**How to complete this task:** An exact reproduction of each record is required.

**Extracted material:**
╔══

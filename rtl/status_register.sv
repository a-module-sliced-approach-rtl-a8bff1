// status_register: the SR of a programmable I/O unit.
//
// SR tells whether the PIOU is in local.control (its own PE drives it) or in
// remote.control (its PE is faulty and a neighbouring node drives it). The two
// states follow the source design. How a PE is found faulty is not given
// there: here the input pe_faulty (from a test or a self-test) moves SR to
// remote.control on the next clock edge, and SR stays there until reset, so
// that a PE once found faulty can never take the unit back. Reset gives
// local.control.
module status_register
  import rftsap_pkg::*;
(
  input  logic      clk,
  input  logic      rst_n,
  input  logic      pe_faulty,
  output sr_state_e sr
);

  always_ff @(posedge clk or negedge rst_n) begin
    if (!rst_n)         sr <= SR_LOCAL;
    else if (pe_faulty) sr <= SR_REMOTE;
  end

endmodule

╚══

**Solution to the problem:**
filename rtl/status_register.sv
repository a-module-sliced-approach-rtl-a8bff1
// status_register: the SR of a programmable I/O unit.
//
// SR tells whether the PIOU is in local.control (its own PE drives it) or in
// remote.control (its PE is faulty and a neighbouring node drives it). The two
// states follow the source design. How a PE is found faulty is not given
// there: here the input pe_faulty (from a test or a self-test) moves SR to
// remote.control on the next clock edge, and SR stays there until reset, so
// that a PE once found faulty can never take the unit back. Reset gives
// local.control.
module status_register
  import rftsap_pkg::*;
(
  input  logic      clk,
  input  logic      rst_n,
  input  logic      pe_faulty,
  output sr_state_e sr
);

  always_ff @(posedge clk or negedge rst_n) begin
    if (!rst_n)         sr <= SR_LOCAL;
    else if (pe_faulty) sr <= SR_REMOTE;
  end

endmodule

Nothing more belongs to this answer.